Basic Concepts of Keychains
A keychain is a set of encryption rules, called keys. A key includes an algorithm, a key string, and the send/receive time. The algorithm and key string are used to encrypt and decrypt packets. The send and receive time indicate that during the period, packets are sent and received using the algorithm and key string.
key
A key includes an algorithm, a key string, and the send/receive time. The keychain support algorithms such as MD5, SHA-1, SHA-256, HMAC-MD5, HMAC-SHA1-12, HMAC-SHA1-20, and SM3. An application must support the algorithm configured in the keychain if the keychain is applied to the application. The key string is a string configured by users.
The active time includes the active send time and the active receive time. The device dynamically changes keys by setting the send and receive time. Keys are classified into the following types:
Active send key: When the system time is within the send time range, the key is the active send key. When the application sends a packet, the algorithm and key configured by the key generate a Message Authentication Code (MAC) on the sending end.
Active receive key: When the system time is within the receive time range, the key is the active receive key. When the application receives a packet, the algorithm and key configured by the key generate a MAC on the receiving end.
Message Authentication Code
A MAC is a character string. The MAC is calculated from data packets and key string using the algorithm.
Keychain Time Mode
Keychain time has an absolute time mode and a periodic time mode.
Absolute time mode uses the Coordinated Universal Time (UTC) format.
- Daily: The key in a keychain takes effect at a specified time each day.
- Weekly: The key in a keychain takes effect on a specified day or days each week.
- Monthly: The key in a keychain takes effect on a specified day or days each month.

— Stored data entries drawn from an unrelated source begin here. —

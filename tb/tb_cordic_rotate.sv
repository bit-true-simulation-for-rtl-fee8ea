// tb_cordic_rotate: self-checking test of the rotation-mode CORDIC.
// Random vectors and angles over the full -pi..pi range are compared with
// x cos z - y sin z and x sin z + y cos z computed in floating point; the
// latency (ITER + 2 cycles from input to output) is checked, and a run with
// 8-bit masks checks that the masked LSBs come out zero.
module tb_cordic_rotate;
  localparam int W = 24, FWL = 16, ITER = 16;
  localparam real SC = 2.0 ** FWL;
  logic clk = 0, rst_n = 0;
  logic in_valid, in_ready, out_valid, out_ready;
  logic signed [W-1:0] x_in, y_in, z_in, x_out, y_out;
  logic [7:0] mask_x, mask_y, mask_z;
  int checks = 0, failures = 0;

  cordic_rotate #(.W(W), .FWL(FWL), .ITER(ITER)) dut (.*);

  always #5 clk = ~clk;

  function automatic real fabs(real v);
    return (v < 0.0) ? -v : v;
  endfunction

  function automatic real rnd(real lo, real hi);
    return lo + (hi - lo) * real'($urandom_range(0, 1000000)) / 1.0e6;
  endfunction

  task automatic run(real x, real y, real z, int m, real tol);
    real ex, ey;
    int cyc;
    x_in = W'($rtoi(x * SC)); y_in = W'($rtoi(y * SC)); z_in = W'($rtoi(z * SC));
    mask_x = 8'(m); mask_y = 8'(m); mask_z = 8'(m);
    in_valid = 1;
    @(posedge clk); while (!in_ready) @(posedge clk);
    #1 in_valid = 0;
    cyc = 1;
    while (!out_valid) begin @(posedge clk); #1; cyc++; end
    ex = x * $cos(z) - y * $sin(z);
    ey = x * $sin(z) + y * $cos(z);
    checks++;
    if (fabs(real'(x_out) / SC - ex) > tol || fabs(real'(y_out) / SC - ey) > tol) begin
      failures++;
      if (failures < 5) $display("rot (%f,%f) by %f: got (%f,%f) want (%f,%f)", x, y, z,
                                 real'(x_out) / SC, real'(y_out) / SC, ex, ey);
    end
    checks++;
    if (cyc != ITER + 2) begin failures++; $display("latency %0d", cyc); end
    if (m > 0) begin
      checks++;
      if (x_out[7:0] != 0 || y_out[7:0] != 0) failures++;
    end
    @(posedge clk); #1;
  endtask

  initial begin
    in_valid = 0; out_ready = 1; x_in = 0; y_in = 0; z_in = 0;
    mask_x = 0; mask_y = 0; mask_z = 0;
    repeat (3) @(posedge clk); #1 rst_n = 1;
    run(1.0, 0.0, 3.14159265 / 2.0, 0, 0.001);
    run(1.0, 0.0, -3.0, 0, 0.001);
    run(0.0, 1.0, 2.5, 0, 0.001);
    for (int t = 0; t < 300; t++)
      run(rnd(-1.5, 1.5), rnd(-1.5, 1.5), rnd(-3.14, 3.14), 0, 0.002);
    for (int t = 0; t < 50; t++)
      run(rnd(-1.5, 1.5), rnd(-1.5, 1.5), rnd(-3.14, 3.14), 8, 0.15);
    $display("TB_RESULT checks=%0d failures=%0d", checks, failures);
    $finish;
  end

  initial begin
    repeat (20000) @(posedge clk);
    failures++;
    $display("TB_RESULT checks=%0d failures=%0d", checks, failures);
    $finish;
  end
endmodule
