// costas_loop: BPSK Costas loop for fine frequency and phase correction,
// with run-time bit masks on its operands.
//
// Input and output: complex samples at one sample per symbol.  Each sample
// is rotated back by the loop's phase estimate; the loop drives the
// imaginary part of the output towards zero so that the BPSK symbols lie on
// the real axis.
//
// How it works, per sample:
//     out   = input * exp(-j*phase)       (rotation-mode CORDIC)
//     error = real(out) * imag(out)
//     freq  = freq + BETA * error
//     phase = phase + freq + ALPHA * error, wrapped into -pi..pi
// Masks, in the document's order: masks[0] phase, masks[1] frequency,
// masks[2] error, masks[3] input, masks[4] output, then the rotate CORDIC
// [x, y, z] in masks[7:5].
//
// The loop equations, the gains ALPHA = 0.0132 and BETA = 0.00932, the use
// of the same rotation CORDIC as the coarse corrector and the eight masked
// signals follow the document.  Wrapping the phase into -pi..pi (the range
// of the CORDIC) and clearing the loop state with `clear` are this design's
// choices.
//
// Interface: valid/ready streams with a last flag passed through.  Timing:
// one sample at a time; the output is valid ITER + 4 cycles after the input
// is accepted, and the next input is taken once the output is consumed.
module costas_loop
  import fxp_pkg::*;
#(
  parameter int  W     = 20,
  parameter int  FWL   = 12,
  parameter int  ITER  = 16,
  parameter real ALPHA = 0.0132,
  parameter real BETA  = 0.00932
) (
  input  logic                clk,
  input  logic                rst_n,
  input  logic                clear,
  input  mask_t [7:0]         masks,
  input  logic                in_valid,
  output logic                in_ready,
  input  logic signed [W-1:0] in_re,
  input  logic signed [W-1:0] in_im,
  input  logic                in_last,
  output logic                out_valid,
  input  logic                out_ready,
  output logic signed [W-1:0] out_re,
  output logic signed [W-1:0] out_im,
  output logic                out_last,
  output logic                busy,
  output logic signed [W-1:0] phase,
  output logic signed [W-1:0] freq
);
  localparam logic signed [W-1:0] ALPHA_Q = W'(real_q(ALPHA, FWL));
  localparam logic signed [W-1:0] BETA_Q  = W'(real_q(BETA, FWL));
  localparam logic signed [W-1:0] PI_Q    = W'(real_q(PI, FWL));
  localparam logic signed [W-1:0] TWO_PI  = W'(real_q(2.0 * PI, FWL));

  function automatic logic signed [W-1:0] fmul(logic signed [W-1:0] a, logic signed [W-1:0] b);
    logic signed [2*W-1:0] p;
    p = a * b;
    return W'(p >>> FWL);
  endfunction

  function automatic logic signed [W-1:0] lim(logic signed [W-1:0] v, mask_t n);
    logic [W-1:0] m;
    for (int b = 0; b < W; b++) m[b] = !((b < FWL) && (b < int'(n)));
    return v & m;
  endfunction

  typedef enum logic [1:0] {IDLE, ROT, ROT_WAIT, OUT} state_t;
  state_t state;

  logic signed [W-1:0] s_re, s_im;
  logic                last_q;

  logic rot_in_ready, rot_out_valid;
  logic signed [W-1:0] rot_x, rot_y;
  cordic_rotate #(.W(W), .FWL(FWL), .ITER(ITER)) u_rot (
    .clk, .rst_n,
    .in_valid (state == ROT), .in_ready (rot_in_ready),
    .x_in (s_re), .y_in (s_im), .z_in (-phase),
    .mask_x (masks[5]), .mask_y (masks[6]), .mask_z (masks[7]),
    .out_valid (rot_out_valid), .out_ready (state == ROT_WAIT),
    .x_out (rot_x), .y_out (rot_y)
  );

  logic signed [W-1:0] o_re, o_im, err, freq_n, ph_sum, phase_n;
  always_comb begin
    o_re    = lim(rot_x, masks[4]);
    o_im    = lim(rot_y, masks[4]);
    err     = lim(fmul(o_re, o_im), masks[2]);
    freq_n  = lim(freq + fmul(BETA_Q, err), masks[1]);
    ph_sum  = phase + freq_n + fmul(ALPHA_Q, err);
    if (ph_sum > PI_Q)        ph_sum = ph_sum - TWO_PI;
    else if (ph_sum < -PI_Q)  ph_sum = ph_sum + TWO_PI;
    phase_n = lim(ph_sum, masks[0]);
  end

  always_ff @(posedge clk or negedge rst_n) begin
    if (!rst_n) begin
      state <= IDLE;
      s_re <= '0; s_im <= '0; last_q <= 1'b0;
      phase <= '0; freq <= '0; out_re <= '0; out_im <= '0;
    end else if (clear) begin
      state <= IDLE;
      phase <= '0; freq <= '0;
    end else begin
      case (state)
        IDLE: if (in_valid) begin
          s_re   <= lim(in_re, masks[3]);
          s_im   <= lim(in_im, masks[3]);
          last_q <= in_last;
          state  <= ROT;
        end
        ROT:      if (rot_in_ready) state <= ROT_WAIT;
        ROT_WAIT: if (rot_out_valid) begin
          out_re <= o_re;
          out_im <= o_im;
          freq   <= freq_n;
          phase  <= phase_n;
          state  <= OUT;
        end
        OUT: if (out_ready) state <= IDLE;
      endcase
    end
  end

  assign in_ready  = (state == IDLE);
  assign out_valid = (state == OUT);
  assign out_last  = last_q;
  assign busy      = (state != IDLE);
endmodule
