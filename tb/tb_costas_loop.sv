// tb_costas_loop: self-checking test of the Costas loop at its default
// parameters (Q8.12).
// BPSK symbols with a phase offset and a residual carrier of 0.02
// rad/symbol are fed in.  A floating-point model of the same loop (exact
// rotation, same gains, loop state rounded down to 2^-12) predicts each output; the test checks the outputs,
// the input-to-output latency of ITER + 4 cycles, that the loop pulls
// the symbols towards the real axis (imaginary part halved at the end), that the phase wraps around +-pi at
// least once, and that masked outputs have their low bits cleared.
module tb_costas_loop;
  localparam int W = 20, FWL = 12, N = 200, ITER = 16;
  localparam real SC = 2.0 ** FWL;
  localparam real PI = 3.14159265358979;
  logic clk = 0, rst_n = 0, clear = 0;
  logic [7:0][7:0] masks = '0;
  logic in_valid = 0, in_ready, in_last = 0, out_valid, out_ready = 1, out_last, busy;
  logic signed [W-1:0] in_re = 0, in_im = 0, out_re, out_im, phase, freq;
  int checks = 0, failures = 0, wraps = 0;

  costas_loop dut (.*);

  always #5 clk = ~clk;

  function automatic real fabs(real v);
    return (v < 0.0) ? -v : v;
  endfunction

  function automatic real q(real v);
    return $floor(v * SC + 1.0e-9) / SC;
  endfunction

  task automatic packet(real th0, real dth, int m, real tol);
    real ph, fr, xr, xi, orr, oi, err, prev_ph;
    int b, cyc;
    real im_start, im_end;
    ph = 0; fr = 0; prev_ph = 0; im_start = 0; im_end = 0;
    masks = {8{8'(m)}};
    clear = 1; @(posedge clk); #1 clear = 0;
    for (int n = 0; n < N; n++) begin
      b = ($urandom % 2) ? 1 : -1;
      xr = real'($rtoi(0.9 * b * $cos(th0 + dth * n) * SC)) / SC;
      xi = real'($rtoi(0.9 * b * $sin(th0 + dth * n) * SC)) / SC;
      in_valid = 1; in_re = W'($rtoi(xr * SC)); in_im = W'($rtoi(xi * SC));
      in_last = (n == N - 1);
      @(posedge clk); while (!in_ready) @(posedge clk);
      #1 in_valid = 0;
      cyc = 1;
      while (!out_valid) begin @(posedge clk); #1; cyc++; end
      // model
      orr = xr * $cos(ph) + xi * $sin(ph);
      oi  = xi * $cos(ph) - xr * $sin(ph);
      // loop state kept at the block's precision: 2^-12 steps, rounded down
      err = q(orr * oi);
      fr  = fr + q(q(0.00932) * err);
      ph  = ph + fr + q(q(0.0132) * err);
      if (ph > PI) ph -= 2.0 * PI;
      if (ph < -PI) ph += 2.0 * PI;
      if (m == 0) checks++;
      if (m == 0 && (fabs(real'(out_re) / SC - orr) > tol || fabs(real'(out_im) / SC - oi) > tol)) begin
        failures++;
        if (failures < 6) $display("n=%0d got (%f,%f) want (%f,%f)", n,
                                   real'(out_re) / SC, real'(out_im) / SC, orr, oi);
      end
      checks++;
      if (m == 0 && cyc != ITER + 4) begin failures++; $display("latency %0d", cyc); end
      if (m > 0) begin
        checks++;
        if (out_re[3:0] != 0 || out_im[3:0] != 0) begin
          failures++;
          if (failures < 6) $display("masked bits set: %h %h", out_re, out_im);
        end
      end
      if (n < 10) im_start += fabs(real'(out_im) / SC) / 10.0;
      if (n >= N - 30) im_end += fabs(real'(out_im) / SC) / 30.0;
      checks++;
      if (out_last != (n == N - 1)) failures++;
      if (prev_ph > 2.5 && real'(phase) / SC < -2.5) wraps++;
      prev_ph = real'(phase) / SC;
      @(posedge clk); #1;
    end
    // the loop pulls the symbols towards the real axis
    if (m == 0) checks++;
    if (m == 0 && im_end > 0.5 * im_start) begin
      failures++;
      $display("loop did not converge: |im| %f at start, %f at end", im_start, im_end);
    end
  endtask

  initial begin
    repeat (3) @(posedge clk); #1 rst_n = 1;
    packet(0.4, 0.02, 0, 0.03);
    packet(-0.7, 0.01, 4, 0.0);
    checks++;
    if (wraps == 0) begin failures++; $display("phase never wrapped"); end
    $display("phase wrapped %0d times", wraps);
    $display("TB_RESULT checks=%0d failures=%0d", checks, failures);
    $finish;
  end

  initial begin
    repeat (20000) @(posedge clk);
    failures++;
    $display("TB_RESULT checks=%0d failures=%0d", checks, failures);
    $finish;
  end
endmodule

- Yearly: The key in a keychain takes effect in a specified month or months each year.
Default Send Key
If no key is configured in a period, no send key is active in that period. Therefore, applications do not send authentication packets to each other. A default send key can be configured to prevent this situation. When no other send keys are active, the default send key takes effect.
Receive Tolerance Time
When the send key on the device changes, the receive key on the receiving end must be changed. A delay may occur when keys change due to time asynchronization. Packets may be lost during this period. To prevent this situation, a smooth transit is needed in the receive key change. The smooth transit time is called the receive tolerance time.
The receive tolerance time only takes effect on the receive key and can be configured on each keychain. As shown in Figure 1, when the receive tolerance time is configured, the start receive time is advanced and the end receive time is delayed.
TCP kind-value and TCP algorithm-id
TCP applications are connected using TCP authentication. TCP uses enhanced TCP authentication options to send TCP authentication packets.
Vendors use different kind-values to represent the enhanced TCP authentication option. To enable devices of different vendors to communicate with each other, the kind-value can be configured based on the TCP type of the peer device.
There is an algorithm-id field in the enhanced TCP authentication option, indicating the type of the algorithm. The algorithm-id is not defined by the Internet Assigned Numbers Authority (IANA), so different vendors use different algorithm-id to represent algorithms. The mapping between the algorithm-id and the algorithm can be configured to enable devices of different vendors to communicate with each other.